不但如此。在實際生活中,問路只是手段,目的是得真的奔到了酒店,而且喝到了酒,才算一回事。在詩里就不必然了,它恰恰只寫到『遙指杏花村』就戛然而止,再不多費一句話。剩下的,行人怎樣地聞訊而喜,怎樣地加把勁兒趲上前去,怎樣地興奮地找着了酒店,怎樣地欣慰地獲得了避雨、消愁兩方面的滿足和快意……,這些詩人就能『不管』了。他把這些都含蓄在篇幅之外,付與讀者的想象,由讀者自去尋求領會。他只將讀者引入一個詩的境界,他可並不負責導遊全景;另一面,他卻為讀者開展了一處遠比詩篇語文字句所顯示的更為廣闊得多的想象餘地。這就是藝術的『有餘不盡』。

這才是詩人和我們讀者的共同享受,這才是藝術,這也是我國古典詩歌所特別擅場的地方。古人曾說過,好的詩,能夠『狀難寫之景,如在目前;含不盡之意,在於言外』。拿這首【清明】絕句來說,在一定意義上,也是當之無愧的。

liyang714 發表於 2025-5-20 08:48 | 顯示全部樓層
【清明】詩境新詮——杜牧節氣書寫的時空維度

杜樊川【清明】一絕,歷來箋注多矣。今試從節氣詩學與時空結構二端,抉發其微旨。此詩非徒寫景述懷,實建構起中國特有的節氣感知體系。

首句"清明時節雨紛紛",以節氣為經,物候為緯。"清明"二字,非僅時間標記,乃承載着寒食改火、祭掃踏青的整套文化記憶。【荊楚歲時記】載"去冬節一百五日,即有疾風甚雨",杜牧化用民俗典故為詩家語。"紛紛"狀雨,既得【楚辭】"霰雪紛其無垠"遺意,又暗合【毛傳】"霏霏,雪貌"的訓詁傳統。細雨迷濛中,節氣與物候完成詩意共振。

次句"路上行人慾斷魂",展現獨特的時空感知。"行人"與"遊人"之辨,尤見功力。韋應物【寒食】"清明寒食好,春園百卉開",着意游賞之樂;而杜牧筆下羈旅,恰與王維【送元二】"客舍青青柳色新"形成對話。"斷魂"語出江淹【別賦】"黯然銷魂者",然杜牧以虛字"欲"點化,使深隱情思具象可觸。這種"在路上"的移動視角,突破王維輞川式的靜態觀照。

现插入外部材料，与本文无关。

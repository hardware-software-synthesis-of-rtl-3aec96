// ttl_par: parallel composition P1 || P2 || ... || PN of hardware processes.
//
// The start of the composition is broadcast to the start input of every
// process, and the composition terminates when every process has terminated.
// Because processes finish in different cycles, the block remembers which
// exit pulses it has seen since the last start and emits the end pulse in
// the cycle in which the last missing exit arrives; it then re-arms. The
// fan-out of start and the joining of the exits follow the source method; storing
// the exits so that they need not coincide is this design's choice.
//
// Interface: start is a one-cycle pulse; p_start[i] is start copied to every
// process; p_exit[i] are one-cycle pulses; end_o is a one-cycle pulse. A start
// clears the exits seen so far.
module ttl_par #(
  parameter int unsigned N = 3
) (
  input  logic         clk,
  input  logic         rst,
  input  logic         start,
  output logic [N-1:0] p_start,
  input  logic [N-1:0] p_exit,
  output logic         end_o
);

  logic [N-1:0] seen;

  assign p_start = {N{start}};
  assign end_o   = &(seen | p_exit);

  always_ff @(posedge clk) begin
    if (rst || start || end_o) seen <= '0;
    else                       seen <= seen | p_exit;
  end

endmodule
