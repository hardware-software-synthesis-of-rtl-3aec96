// tb_ttl_par: self-checking test of the parallel-composition join with three
// processes. Checked: start reaches every process in the same cycle, the end
// pulse comes in the cycle of the last missing exit (exits arriving in any
// order and cycle), lasts one cycle, and a new start forgets earlier exits.
module tb_ttl_par;
  logic clk = 1'b0, rst = 1'b1, start = 1'b0, end_o;
  logic [2:0] p_start, p_exit = '0;
  int checks = 0, failures = 0;

  always #5 clk = ~clk;

  ttl_par #(.N(3)) dut (.*);

  task automatic tick(); @(negedge clk); endtask
  task automatic check(input logic ok, input string what);
    checks++;
    if (!ok) begin failures++; $display("FAIL: %s (t=%0t)", what, $time); end
  endtask

  task automatic run(input int order [3], input int gap);
    start = 1'b1;
    #1 check(p_start == 3'b111, "start broadcast to every process");
    tick();
    start = 1'b0;
    #1 check(p_start == 3'b000, "start is a pulse");
    for (int k = 0; k < 3; k++) begin
      repeat (gap) begin tick(); check(end_o == 1'b0, "no end before all exits"); end
      p_exit = 3'b001 << order[k];
      #1 check(end_o == (k == 2), $sformatf("end exactly with the last exit (%0d)", k));
      tick();
      p_exit = '0;
    end
    #1 check(end_o == 1'b0, "end lasts one cycle");
  endtask

  initial begin
    repeat (3) tick();
    rst = 1'b0;
    tick();
    run('{0, 2, 1}, 2);
    run('{2, 1, 0}, 0);
    run('{1, 0, 2}, 3);
    // exits seen before a new start are forgotten
    p_exit = 3'b011;
    tick();
    p_exit = '0;
    start = 1'b1;
    tick();
    start = 1'b0;
    p_exit = 3'b100;
    #1 check(end_o == 1'b0, "start clears exits seen before it");
    tick();
    p_exit = 3'b011;
    #1 check(end_o == 1'b1, "end after all exits following the start");
    tick();
    p_exit = '0;
    $display("TB_RESULT checks=%0d failures=%0d", checks, failures);
    $finish;
  end

  initial begin
    repeat (2000) @(posedge clk);
    failures++;
    $display("TB_RESULT checks=%0d failures=%0d", checks, failures);
    $finish;
  end
endmodule
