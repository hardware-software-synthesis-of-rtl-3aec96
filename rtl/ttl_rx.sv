// ttl_rx: hardware translation of the receiver event g?v.
//
// A process accepting a value on gate g runs a three-step control sequence:
//   Y  : raise g_rdy and wait for the transmitter's g_ack
//   Y1 : raise g_n for one cycle to tell the transmitter that the
//        synchronisation has actually occurred
//   Y2 : load the register v_r from g_v; done (out_j) is high in this step
// The steps and signals follow the source method. The IDLE state, the start/done
// pulse protocol, the reset value of v_r (zero) and the width are this
// design's choices.
//
// Interface: start (in_j) is a one-cycle pulse that enters step Y, accepted
// when idle or in step Y2 (a recursive process loops done back to start).
// g_rdy and g_n are decoded from the state. v_r holds the received value from
// the cycle after done until the next rendezvous completes.
module ttl_rx #(
  parameter int unsigned W = ttl_pkg::VALUE_W
) (
  input  logic         clk,
  input  logic         rst,
  input  logic         start,
  output logic         done,
  output logic         g_rdy,
  input  logic         g_ack,
  output logic         g_n,
  input  logic [W-1:0] g_v,
  output logic [W-1:0] v_r
);

  typedef enum logic [1:0] {S_IDLE, S_Y, S_Y1, S_Y2} state_e;
  state_e state, state_d;

  always_comb begin
    state_d = state;
    unique case (state)
      S_IDLE: if (start) state_d = S_Y;
      S_Y:    if (g_ack) state_d = S_Y1;
      S_Y1:   state_d = S_Y2;
      S_Y2:   state_d = start ? S_Y : S_IDLE;
      default: state_d = S_IDLE;
    endcase
  end

  always_ff @(posedge clk) begin
    if (rst) begin
      state <= S_IDLE;
      v_r   <= '0;
    end else begin
      state <= state_d;
      if (state == S_Y2) v_r <= g_v;
    end
  end

  assign g_rdy = (state == S_Y);
  assign g_n   = (state == S_Y1);
  assign done  = (state == S_Y2);

  a_start_legal: assert property (@(posedge clk) disable iff (rst)
    start |-> (state == S_IDLE || state == S_Y2));

endmodule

後二句"借問酒家何處有,牧童遙指杏花村",構建詩學地理空間。酒家意象承陶潛【飲酒】譜系,而牧童應答則暗用【論語】"童子見門人惑"的經典場景。杏花村非實指,乃詩家營造的意象空間,與王維"桃源"、李白"瀛洲"同屬精神原鄉。值得注意的是空間轉換藝術:由雨幕的彌散空間,到酒家的聚集空間,終至杏花村的想象空間,完成三重遞進。

此詩最妙處在"遙指"的留白。牧童手勢所向,既實且虛,與郭熙【林泉高致】"遠望之以取其勢"的畫論相通。後世"杏花村"酒肆的衍生,恰證明詩歌意象的增殖能力。杜牧以廿八字構建的節氣感知範式,影響直至宋人"滿眼遊絲兼落絮"(晏殊)的清明書寫。

要之,此詩將節氣、物候、行旅熔鑄為詩學晶體。在杜牧筆下,清明不僅是時間節點,更成為承載文化記憶與生命體驗的詩意空間。其價值不在摹寫景物,而在創造中國人感知世界的獨特方式。